ON THIS DAY: Monday, Oct. 21, 1861

Two battles occur today: one in the East, the other in the West. One turns into a humiliation for the Union, but is of no strategic significance; the other is a Union success that has at least some significance. The humiliation will be remembered a century and a half later; the success will be almost totally forgotten.

Col. Edward D. Baker, a politician and friend of Lincoln’s, had been ordered to make “a slight demonstration” near Leesburg, Virginia. Brave but inept, Baker stumbles into a Confederate ambush at Ball's Bluff and, although the opposing forces are approximately equal in size (about 1,700 men each), the Union force is nearly wiped out. Federal losses are 921 killed, wounded, or captured, including Baker, who is killed. The Confederates lose only 149. While Lincoln grieves for his friend and Northerners squirm in frustration over yet another loss, Southerners exult—and yet the battle has no strategic significance.

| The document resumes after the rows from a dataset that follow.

// tb_tx_frame_mux: random traffic on all three inputs; checks the fixed
// priority (timing, then commands, then test words), the accept strobes,
// the idle word and the one-cycle register delay against a reference model.
`timescale 1ns/1ps
module tb_tx_frame_mux;
  import tfc_pkg::*;
  logic       clk = 1'b0;
  logic       rst, time_valid, cmd_valid, cmd_ready, user_valid, user_ready;
  tfc_frame_t time_msg, cmd_msg, user_msg, tx_data, expected;
  int checks = 0, failures = 0;
  int n_time = 0, n_cmd = 0, n_user = 0, n_blocked = 0, n_cmd_blocked = 0, n_idle = 0;

  tx_frame_mux dut (.clk, .rst, .time_valid, .time_msg, .cmd_valid, .cmd_msg, .cmd_ready,
                    .user_valid, .user_msg, .user_ready, .tx_data);

  always #12.5 clk = ~clk;

  initial begin
    repeat (10000) @(posedge clk);
    failures++;
    $display("TB_RESULT checks=%0d failures=%0d", checks, failures);
    $finish;
  end

  task automatic check(bit ok, string what);
    checks++;
    if (!ok) begin failures++; $display("FAIL: %s", what); end
  endtask

  initial begin
    rst = 1'b1; time_valid = 0; cmd_valid = 0; user_valid = 0;
    time_msg = IDLE_FRAME; cmd_msg = IDLE_FRAME; user_msg = IDLE_FRAME;
    repeat (2) @(posedge clk);
    #1 check(tx_data == IDLE_FRAME, "idle after reset");
    rst = 1'b0;
    repeat (2000) begin
      time_valid = ($urandom_range(0, 3) == 0);
      cmd_valid  = ($urandom_range(0, 2) == 0);
      user_valid = ($urandom_range(0, 1) == 0);
      time_msg   = make_frame(MSG_TIME, {$urandom, $urandom});
      cmd_msg    = make_frame(MSG_CMD, {48'd0, 16'($urandom)});
      user_msg   = make_frame(MSG_USER, {$urandom, $urandom});
      #5;
      check(cmd_ready == (cmd_valid && !time_valid), "cmd_ready");
      check(user_ready == (user_valid && !time_valid && !cmd_valid), "user_ready");
      if (time_valid) begin
        expected = time_msg; n_time++;
        if (user_valid) n_blocked++;
        if (cmd_valid) n_cmd_blocked++;
      end
      else if (cmd_valid) begin expected = cmd_msg; n_cmd++; if (user_valid) n_blocked++; end
      else if (user_valid) begin expected = user_msg; n_user++; end
      else begin expected = IDLE_FRAME; n_idle++; end
      @(posedge clk); #1;
      check(tx_data == expected, "tx word one cycle later");
    end
    check(n_time > 0 && n_cmd > 0 && n_user > 0 && n_blocked > 0 && n_cmd_blocked > 0 && n_idle > 0, "all cases seen");
    $display("TB_RESULT checks=%0d failures=%0d", checks, failures);
    $finish;
  end
endmodule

Far to the West, in southeast Missouri, a larger engagement takes place at almost exactly the same time. Brig. Gen. Ulysses S. Grant had ordered Col. J. B. Plummer to take a force from Cape Girardeau and cut off forces of the pestiferous M. Jeff. Thompson in the area of Fredericktown. Meanwhile, a second column of Federals, under Col. William P. Carlin, heads for Fredericktown under orders from Department of Missouri headquarters at St. Louis.

With two columns of Federals converging on him, Thompson takes his supply train to safety about 12 miles south of Fredericktown, then wheels about and heads back to take on the Union forces. He has between 2,000 and 3,000 men, while the two Federal forces total 4,500. Colonel Plummer assumes overall command of Union forces and launches a pursuit of Thompson who, in fact, is headed his way. Plummer and Thompson collide a mile or two south of Fredericktown and in fighting that proceeds by fits and starts, Thompson is pushed southward until finally he mounts a retreat.

As usual, both sides make claims of casualties inflicted that are hard to verify, but this much is clear: Thompson has been forced to retreat, strengthening Union control of southeast Missouri.